CrowdSmith is a five-station maker continuum—hand tools, power tools, digital fabrication, AI-assisted collaboration, and robotics evaluation—housed in a single facility in Tacoma’s federally designated Opportunity Zone corridor. The lobby is a retail tool store with free coffee. A person walks in because they see a tool in the window. Someone behind the counter tells them what it does. A conversation starts. That conversation is the intake funnel. The person who walks in curious walks out enrolled—not because someone pitched them a program, but because the room did what a good shop does: it made them want to stay.
You attended four high schools and were expelled from one. Your agents told you your name was too ethnic and suggested you audition as K.C. Reeves. You kept your name. The founder of CrowdSmith, Robb Deignan, was living on his own at sixteen. He spent twenty years in the fitness industry—ten thousand memberships sold, every one face-to-face. He is a cancer survivor with two sons and forty-four invention concepts evaluated through a proprietary methodology. He built every piece of CrowdSmith’s operational infrastructure—a thirty-eight-chapter operations binder, seven integrated financial models, a twenty-seven-source grant pipeline—through sustained dialogue with an AI. That methodology is called SmithTalk. This letter is a product of it. Neither of you followed the credentialed path. Both of you built the thing you were meant to build anyway.
The tools that arrive at CrowdSmith are donated by families. A SmithFellow’s first encounter with the facility is cleaning, identifying, and restoring those tools—the same way your first encounter with ARCH was disassembling a Harley and figuring out what it could become. The curation is the training. The restored tools go to the retail floor. The retail floor generates revenue. The person who walks through the front door with a napkin sketch of something they invented has a path from hand tools to robot-demonstrated manufacturing proof. The Foundation takes no equity and retains no licensing rights. The inventor keeps everything—the same structural generosity you showed when you gave twelve stunt crew members a motorcycle, or deferred millions so the right actor could be cast.
ARCH is now racing the machine you built against BMW, Ducati, and Harley-Davidson in MotoAmerica, with a proprietary engine designed in partnership with Suter Industries and the Isle of Man TT in your sights for 2026. CrowdSmith is racing the model it built against established workforce institutions, with a proprietary methodology and a five-station progression that no other facility in the country has assembled. Two shops. Two races. Two bets that the thing you built in-house can compete with the giants.

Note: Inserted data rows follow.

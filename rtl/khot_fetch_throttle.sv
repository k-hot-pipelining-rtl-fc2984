// khot_fetch_throttle: fetch throttling for k-hot operation of a w-wide
// pipeline that has no fixed control vector (superscalar or variable-latency
// stages).
//
// Instead of rotating a vector, hotness is bounded by limiting how many
// instructions fetch may insert. m is the number of instructions in the
// pipeline, those already fetched and waiting in the fetch stage included, u
// the number of stages that are hot (made progress on at
// least one instruction this cycle). Two policies:
//   up2k: fetch only while m < k, at most min(W, k - m) instructions. At most
//         k instructions are in flight, so at most k stages are hot: a hard
//         bound on peak power.
//   avgk: fetch only while m < W*k and u < k, at most min(W, W*k - m). Hotness
//         may exceed k for a while but averages about k; better performance,
//         no power bound.
// fetch_cond is the policy's condition alone; the power-gating controller uses
// it to wake the fetch stage. fetch_cnt is zero unless the fetch stage is on.
//
// Interface: occupancy per stage (0..W each) and hot flag per stage, index 0 =
// fetch. Purely combinational.
// From the source technique: both policies and their formulas. This design's
// choices: counting the fetch stage's instructions in m (without them up2k
// lets k + W instructions into the pipeline, breaking its bound), counting u
// over all stages, and the port encoding.
module khot_fetch_throttle
  import khot_pkg::*;
#(
  parameter int unsigned W  = 2,   // pipeline width
  parameter int unsigned NS = 5,   // pipeline stages (stage 0 = fetch)
  localparam int unsigned OW = $clog2(W+1),
  localparam int unsigned KW = $clog2(NS+1),
  localparam int unsigned MW = $clog2(NS*W+1)
) (
  input  throttle_mode_e            mode,
  input  logic [KW-1:0]             k,           // desired hotness, 0..NS
  input  logic [NS-1:0][OW-1:0]     occ,         // instructions per stage
  input  logic [NS-1:0]             hot,         // stage made progress this cycle
  input  logic                      fetch_on,    // fetch stage powered
  output logic [MW-1:0]             inflight,    // m
  output logic [KW-1:0]             hot_stages,  // u
  output logic                      fetch_cond,  // policy allows fetching
  output logic [OW-1:0]             fetch_cnt    // instructions to fetch this cycle
);

  int unsigned m, u, cap, room;

  always_comb begin
    m = 0;
    for (int s = 0; s < NS; s++) m += int'(occ[s]);
    u = 0;
    for (int s = 0; s < NS; s++) u += int'(hot[s]);
    if (mode == TM_UP2K) begin
      cap        = int'(k);
      fetch_cond = (m < cap);
    end else begin
      cap        = W * int'(k);
      fetch_cond = (m < cap) && (u < int'(k));
    end
    room      = fetch_cond ? cap - m : 0;
    fetch_cnt = (fetch_on && fetch_cond) ? OW'((room < W) ? room : W) : '0;
    inflight   = MW'(m);
    hot_stages = KW'(u);
  end

endmodule
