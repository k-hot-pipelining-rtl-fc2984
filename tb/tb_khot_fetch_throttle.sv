// tb_khot_fetch_throttle: self-checking testbench of the up2k / avgk fetch
// throttle of a two-wide, five-stage pipeline.
//
// Random occupancies (0..2 instructions per stage, fetch included), hot flags and
// hotness values k = 0..5 are applied in both modes. For each, the expected
// in-flight count m, hot-stage count u, fetch condition and fetch count are
// computed here from the two policies:
//   up2k: fetch min(w, k - m) while m < k;
//   avgk: fetch min(w, w*k - m) while m < w*k and u < k;
// and nothing is fetched while the fetch stage is off. Corner cases (empty
// pipeline, full pipeline, k = 0) are applied explicitly.
module tb_khot_fetch_throttle;
  import khot_pkg::*;
  localparam int W = 2, NS = 5;

  throttle_mode_e mode;
  logic [2:0] k;
  logic [NS-1:0][1:0] occ;
  logic [NS-1:0] hot;
  logic fetch_on;
  logic [3:0] inflight;
  logic [2:0] hot_stages;
  logic fetch_cond;
  logic [1:0] fetch_cnt;
  int checks = 0, failures = 0;
  bit finished = 0;

  khot_fetch_throttle dut (.mode, .k, .occ, .hot, .fetch_on, .inflight, .hot_stages, .fetch_cond, .fetch_cnt);

  task automatic check(input bit ok, input string what);
    checks++;
    if (!ok) begin failures++; $display("FAIL: %s", what); end
  endtask

  int m, u, cond, cnt, n_up = 0, n_avg = 0, n_block_u = 0;
  task automatic apply();
    #1;
    m = 0; u = 0;
    for (int s = 0; s < NS; s++) m += occ[s];
    for (int s = 0; s < NS; s++) u += hot[s];
    if (mode == TM_UP2K) begin
      cond = (m < k);
      cnt  = cond ? ((k - m < W) ? k - m : W) : 0;
    end else begin
      cond = (m < W * k) && (u < k);
      cnt  = cond ? ((W * k - m < W) ? W * k - m : W) : 0;
      if (m < W * k && u >= k) n_block_u++;
    end
    if (!fetch_on) cnt = 0;
    if (cnt > 0 && mode == TM_UP2K) n_up++;
    if (cnt > 0 && mode == TM_AVGK) n_avg++;
    check(int'(inflight) == m, "in-flight count");
    check(int'(hot_stages) == u, "hot-stage count");
    check(fetch_cond == 1'(cond), $sformatf("fetch condition mode=%s k=%0d m=%0d u=%0d", mode.name(), k, m, u));
    check(int'(fetch_cnt) == cnt, $sformatf("fetch count %0d exp %0d mode=%s k=%0d m=%0d u=%0d", fetch_cnt, cnt, mode.name(), k, m, u));
  endtask

  initial begin
    // corner cases
    for (int md = 0; md < 2; md++) begin
      mode = throttle_mode_e'(md);
      fetch_on = 1; hot = '0;
      for (int kv = 0; kv <= NS; kv++) begin
        k = 3'(kv);
        occ = '0;       apply();
        occ = {5{2'd2}}; apply();
      end
    end
    for (int it = 0; it < 4000; it++) begin
      mode = throttle_mode_e'($urandom_range(0, 1));
      k = 3'($urandom_range(0, NS));
      for (int s = 0; s < NS; s++) occ[s] = 2'($urandom_range(0, W));
      hot = NS'($urandom);
      fetch_on = ($urandom_range(0, 5) != 0);
      apply();
    end
    check(n_up > 0 && n_avg > 0 && n_block_u > 0, "both policies fetched; avgk hot-stage limit hit");
    finished = 1;
    $display("TB_RESULT checks=%0d failures=%0d", checks, failures);
    $finish;
  end

  initial begin
    #100000;
    if (!finished) begin
      failures++;
      $display("watchdog expired");
      $display("TB_RESULT checks=%0d failures=%0d", checks, failures);
      $finish;
    end
  end
endmodule
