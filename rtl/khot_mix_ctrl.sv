// khot_mix_ctrl: time-shares two control vectors to reach hotness values
// between the integer ones.
//
// A pipeline that spends equal time at k = 1 and k = 2 behaves, on average,
// like k = 3/2. This block alternates a control vector register (khot_cv_reg)
// between vector A and vector B: it requests A, waits for the switch to finish
// (busy low), holds A for dwell_a cycles, requests B, waits, holds B for
// dwell_b cycles, and repeats while en is high. Because every switch goes
// through khot_cv_reg's fetch-bit rewriting, no instruction is lost at the
// changes. The long-run hotness is about
//   (k_A * dwell_a + k_B * dwell_b) / (dwell_a + dwell_b)
// plus the share of the switch periods.
//
// Interface: drive sw_req / sw_target of khot_cv_reg from this block and feed
// its busy back. sw_req is a one-cycle pulse. Dwell values are sampled when a
// phase starts; 0 is treated as 1. When en falls the block stops and leaves
// the vector as it is.
// From the source technique: mixing two hotness values by switching between
// them. This design's choices: the fixed-dwell schedule and the handshake.
module khot_mix_ctrl #(
  parameter int unsigned N  = 5,    // control vector bits
  parameter int unsigned DW = 16    // dwell counter width
) (
  input  logic            clk,
  input  logic            rst_n,
  input  logic            en,
  input  logic [N-1:0]    vec_a,
  input  logic [N-1:0]    vec_b,
  input  logic [DW-1:0]   dwell_a,   // cycles to hold vector A
  input  logic [DW-1:0]   dwell_b,   // cycles to hold vector B
  input  logic            busy,      // switch in progress (from khot_cv_reg)
  output logic            sw_req,
  output logic [N-1:0]    sw_target,
  output logic            phase_b    // B is the current or pending vector
);

  typedef enum logic [1:0] {M_IDLE, M_REQ, M_WAIT, M_DWELL} mstate_e;

  mstate_e       st_q;
  logic [DW-1:0] cnt_q;

  always_ff @(posedge clk) begin
    if (!rst_n) begin
      st_q    <= M_IDLE;
      cnt_q   <= '0;
      phase_b <= 1'b0;
    end else if (!en) begin
      st_q    <= M_IDLE;
      phase_b <= 1'b0;
    end else begin
      unique case (st_q)
        M_IDLE:  st_q <= M_REQ;
        M_REQ:   st_q <= M_WAIT;
        M_WAIT:  if (!busy) begin
          st_q  <= M_DWELL;
          cnt_q <= phase_b ? dwell_b : dwell_a;
        end
        default: begin
          if (cnt_q <= DW'(1)) begin
            st_q    <= M_REQ;
            phase_b <= !phase_b;
          end else begin
            cnt_q <= cnt_q - 1'b1;
          end
        end
      endcase
    end
  end

  assign sw_req    = en && (st_q == M_REQ);
  assign sw_target = phase_b ? vec_b : vec_a;

endmodule
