// tb_khot_mix_ctrl: self-checking testbench of the two-vector hotness mixer,
// driving a five-stage control vector register.
//
// Vector A is one-hot, vector B two-hot. Checked:
//   - requests alternate A, B, A, ... and each is issued exactly the dwell
//     time after the previous switch finished;
//   - the average number of powered stages lies between 1 and 2 and matches
//     the dwell-weighted mix (equal dwell: about 3/2; dwell 10/30: about 7/4)
//     within the share of switch periods;
//   - no instruction is ever in an unpowered stage;
//   - dropping en stops the requests.
module tb_khot_mix_ctrl;
  localparam int M = 5, N = 5;
  logic clk = 0, rst_n = 0, en = 0, busy, sw_req, phase_b;
  logic [N-1:0] vec_a = 5'b10000, vec_b = 5'b10100, sw_target, cv, tgt;
  logic [15:0] dwell_a = 16'd20, dwell_b = 16'd20;
  logic [M-1:0] son;
  logic [2:0] cnt;
  int checks = 0, failures = 0, cycle = 0;

  always #5 clk = ~clk;

  khot_mix_ctrl #(.N(N)) dut (.clk, .rst_n, .en, .vec_a, .vec_b, .dwell_a, .dwell_b, .busy,
                              .sw_req, .sw_target, .phase_b);
  khot_cv_reg #(.M(M), .N(N)) u_cv (.clk, .rst_n, .adv(1'b1), .sw_req, .sw_target, .sw_any_phase(1'b0),
                                    .no_overshoot(1'b0), .cv, .stage_on(son), .busy, .target(tgt), .hot_cnt(cnt));

  task automatic check(input bit ok, input string what);
    checks++;
    if (!ok) begin failures++; $display("FAIL @%0d: %s", cycle, what); end
  endtask

  logic [M-1:0] occ = '0;
  int since_done = 0, nreq = 0, want_b = 0, on_sum = 0, samples = 0;
  logic prev_busy = 0;
  always @(posedge clk) if (rst_n) occ <= {1'b0, occ[M-1:1]};
  always @(negedge clk) if (rst_n) begin
    cycle++;
    if (son[M-1]) occ[M-1] = 1'b1;
    check((occ & ~son) == '0, "instruction in unpowered stage");
    on_sum += $countones(son);
    samples++;
    if (sw_req) begin
      check(sw_target == (want_b ? vec_b : vec_a), "requests alternate A and B");
      if (nreq > 0)
        check(since_done == (want_b ? int'(dwell_a) : int'(dwell_b)),
              $sformatf("dwell %0d cycles", since_done));
      want_b = !want_b;
      nreq++;
    end
    if (prev_busy && !busy) since_done = 0;
    else since_done++;
    prev_busy = busy;
  end

  task automatic run_mix(input int da, input int db, input real expect_avg, input int cycles);
    real avg;
    dwell_a = 16'(da); dwell_b = 16'(db);
    @(negedge clk); en = 1; want_b = 0; nreq = 0;
    repeat (60) @(posedge clk);          // settle into the pattern
    @(negedge clk); on_sum = 0; samples = 0;
    repeat (cycles) @(posedge clk);
    @(negedge clk);
    avg = real'(on_sum) / real'(samples);
    $display("dwell %0d/%0d: average powered stages %0.3f (mix %0.3f)", da, db, avg, expect_avg);
    check(avg > 1.0 && avg < 2.0, "average hotness lies between the two vectors");
    check(avg > expect_avg - 0.15 && avg < expect_avg + 0.15, "average hotness matches the dwell mix");
    check(nreq >= 4, "several switches happened");
    en = 0;
    repeat (40) @(posedge clk);
  endtask

  int nreq_before;
  initial begin
    repeat (2) @(posedge clk);
    #1 rst_n = 1;
    run_mix(20, 20, 1.5, 2000);
    run_mix(10, 30, 1.75, 2000);
    nreq_before = nreq;
    repeat (100) @(posedge clk);
    check(nreq == nreq_before, "no requests while disabled");
    $display("TB_RESULT checks=%0d failures=%0d", checks, failures);
    $finish;
  end

  initial begin
    repeat (10000) @(posedge clk);
    failures++;
    $display("watchdog expired");
    $display("TB_RESULT checks=%0d failures=%0d", checks, failures);
    $finish;
  end
endmodule
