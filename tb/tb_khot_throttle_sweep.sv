// tb_khot_throttle_sweep: up2k against avgk on a two-wide five-stage in-order
// pipeline with variable stage latency, at hotness k = 1..4, plus an
// unthrottled, always-powered baseline.
//
// khot_fetch_throttle and khot_pg_ctrl run at their default parameters (W = 2,
// five stages, T = 1) and control a behavioural pipeline in this testbench.
// Instructions move in groups of up to W; a group needs a latency-dependent
// number of cycles in each stage (execute sometimes 3 cycles, memory sometimes
// 10, drawn from a fixed hash of the instruction number so every run sees the
// same program) and moves on when the next stage is empty and powered. Each
// run retires NINSTR instructions from reset.
//
// Checked: no stage ever holds an instruction while its switch is open; up2k
// never has more than k instructions in the pipeline; every run finishes;
// performance degradation (cycles against the baseline) does not improve as k
// falls; avgk is at least as fast as up2k at each k, and over k = 1..4 up2k
// leaves more stage-cycles unpowered (at k = 1 avgk, which then fetches only
// into an idle pipeline, can save slightly more). The table printed gives degradation and the
// fraction of stage-cycles left unpowered, the measure these policies trade.
module tb_khot_throttle_sweep;
  import khot_pkg::*;
  localparam int NS = 5, W = 2, NINSTR = 3000;

  logic clk = 0, rst_n = 0;
  always #5 clk = ~clk;

  throttle_mode_e mode = TM_UP2K;
  logic [2:0] k = 3'd1;
  logic [NS-1:0][1:0] occ;
  logic [NS-1:0] hot_q = '0, occ_any, ready, pwr_en;
  logic [3:0] inflight;
  logic [2:0] hot_stages;
  logic fetch_cond;
  logic [1:0] fetch_cnt;

  khot_fetch_throttle thr (.mode, .k, .occ, .hot(hot_q), .fetch_on(ready[0]), .inflight,
    .hot_stages, .fetch_cond, .fetch_cnt);
  khot_pg_ctrl pg (.clk, .rst_n, .occ(occ_any), .fetch_cond, .stage_ready(ready), .pwr_en);

  int checks = 0, failures = 0;
  task automatic check(input bit ok, input string what);
    checks++;
    if (!ok) begin failures++; if (failures < 20) $display("FAIL: %s", what); end
  endtask

  // fixed pseudo-random latency of instruction n in stage s
  function automatic int lat(int unsigned n, int s);
    int unsigned h;
    h = (n + 1) * 32'h9E3779B1;
    h = h ^ (h >> 15);
    h = h * 32'h85EBCA77;
    h = h ^ (h >> 13);
    if (s == 2) return (h[1:0] == 2'd0) ? 3 : 1;
    if (s == 3) return (h[6:4] == 3'd0) ? 10 : 1;
    return 1;
  endfunction

  int pc[NS], rem[NS], first[NS];
  int next_id, retired, cycles, pwr_cycles, hot_cycles;
  bit running = 0, full = 0;
  logic [NS-1:0] hot;

  always_comb for (int s = 0; s < NS; s++) begin
    occ[s]     = 2'(pc[s]);
    occ_any[s] = (pc[s] != 0);
  end

  function automatic int group_lat(int s, int id0, int cnt);
    int l = 1;
    for (int i = 0; i < cnt; i++) if (lat(id0 + i, s) > l) l = lat(id0 + i, s);
    return l;
  endfunction

  // the model moves on the falling edge, so the controllers sample settled
  // occupancy on the rising edge
  always @(negedge clk) if (running) begin
    logic [NS-1:0] rdy;
    int fc;
    rdy = full ? '1 : ready;
    fc  = full ? ((next_id < NINSTR) ? W : 0) : int'(fetch_cnt);
    if (next_id + fc > NINSTR) fc = NINSTR - next_id;
    cycles++;
    for (int s = 0; s < NS; s++) pwr_cycles += full ? 1 : int'(pwr_en[s]);
    if (!full) begin
      for (int s = 0; s < NS; s++)
        check(pc[s] == 0 || pwr_en[s], $sformatf("stage %0d holds instructions unpowered", s));
      if (mode == TM_UP2K) check(inflight <= k, $sformatf("up2k: %0d in flight at k=%0d", inflight, k));
    end
    hot = '0;
    for (int s = NS - 1; s >= 0; s--) begin
      if (pc[s] > 0 && rdy[s]) begin
        if (rem[s] > 0) begin rem[s]--; hot[s] = 1'b1; end
        if (rem[s] == 0) begin
          if (s == NS - 1) begin retired += pc[s]; pc[s] = 0; end
          else if (pc[s+1] == 0 && rdy[s+1]) begin
            pc[s+1] = pc[s]; first[s+1] = first[s]; rem[s+1] = group_lat(s + 1, first[s], pc[s]);
            pc[s] = 0;
          end
        end
      end
    end
    if (pc[0] == 0 && fc > 0) begin
      pc[0] = fc; first[0] = next_id; rem[0] = 1; next_id += fc;
    end
    hot_cycles += $countones(hot);
    hot_q = hot;
  end

  int base_cycles, base_pwr;
  real deg[2][5], saved[2][5], hot_avg[2][5];

  task automatic run(input bit is_full, input throttle_mode_e md, input int kk, output int cyc, output int pwr, output int hc);
    @(posedge clk); #1 rst_n = 0; running = 0;
    @(posedge clk); #1;
    mode = md; k = 3'(kk); full = is_full;
    for (int s = 0; s < NS; s++) begin pc[s] = 0; rem[s] = 0; first[s] = 0; end
    next_id = 0; retired = 0; cycles = 0; pwr_cycles = 0; hot_cycles = 0; hot_q = '0;
    rst_n = 1; running = 1;
    while (retired < NINSTR && cycles < 100 * NINSTR) @(posedge clk);
    running = 0;
    check(retired == NINSTR, $sformatf("run mode=%0d k=%0d retired %0d of %0d", md, kk, retired, NINSTR));
    cyc = cycles; pwr = pwr_cycles; hc = hot_cycles;
  endtask

  initial begin
    int c, p, h;
    run(1'b1, TM_AVGK, 4, base_cycles, base_pwr, h);
    $display("baseline: %0d instructions in %0d cycles, all %0d stages always on", NINSTR, base_cycles, NS);
    $display("policy k | degradation | unpowered stage-cycles | hot stages per cycle");
    for (int md = 0; md < 2; md++)
      for (int kk = 1; kk <= 4; kk++) begin
        run(1'b0, throttle_mode_e'(md), kk, c, p, h);
        deg[md][kk]     = real'(c) / real'(base_cycles);
        saved[md][kk]   = 1.0 - real'(p) / real'(NS * c);
        hot_avg[md][kk] = real'(h) / real'(c);
        $display("%s  %0d |   %6.3f    |        %5.1f %%         | %0.2f",
                 md == 0 ? "up2k" : "avgk", kk, deg[md][kk], 100.0 * saved[md][kk], hot_avg[md][kk]);
      end
    for (int md = 0; md < 2; md++)
      for (int kk = 1; kk <= 4; kk++) begin
        check(deg[md][kk] >= 1.0, $sformatf("mode %0d k=%0d faster than the baseline", md, kk));
        if (kk < 4) check(deg[md][kk] >= deg[md][kk+1] * 0.99,
                          $sformatf("mode %0d: k=%0d faster than k=%0d", md, kk, kk + 1));
        if (md == 0) begin
          check(deg[1][kk] <= deg[0][kk] * 1.01, $sformatf("k=%0d: avgk slower than up2k", kk));
          check(hot_avg[0][kk] <= real'(kk), $sformatf("k=%0d: up2k averages %0.2f hot stages", kk, hot_avg[0][kk]));
        end
      end
    check(saved[0][1] + saved[0][2] + saved[0][3] + saved[0][4] >
          saved[1][1] + saved[1][2] + saved[1][3] + saved[1][4],
          "over k = 1..4, up2k leaves fewer stage-cycles unpowered than avgk");
    $display("TB_RESULT checks=%0d failures=%0d", checks, failures);
    $finish;
  end

  initial begin
    repeat (2_000_000) @(posedge clk);
    failures++;
    $display("watchdog expired");
    $display("TB_RESULT checks=%0d failures=%0d", checks, failures);
    $finish;
  end
endmodule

I am writing to one hundred forty-seven people. The letter to Harbor Freight is about the tools on the floor. The letter to NVIDIA is about the AI infrastructure at Station Four. The letter to Kauffman Foundation is about the inventor pipeline. Your letter is about the shop—the room where someone picks up a tool, learns what it does, and discovers that the thing they have been carrying in their hands their whole life has a name, a path, and a place that was built for it.
Everything I have described is documented at crowdsmith.org/partners. The access code is bellingham. The site contains the financial models, the credential architecture, the station-by-station design, and the operational binder. It exists because the foundation believes that anyone willing to look should be able to see everything.
Your name means “cool breeze over the mountains” in Hawaiian. The building on Portland Avenue does not have a name like that. It has a number, a census tract, and a corridor that needs what you have always known: that the person who builds the thing is the person who matters most.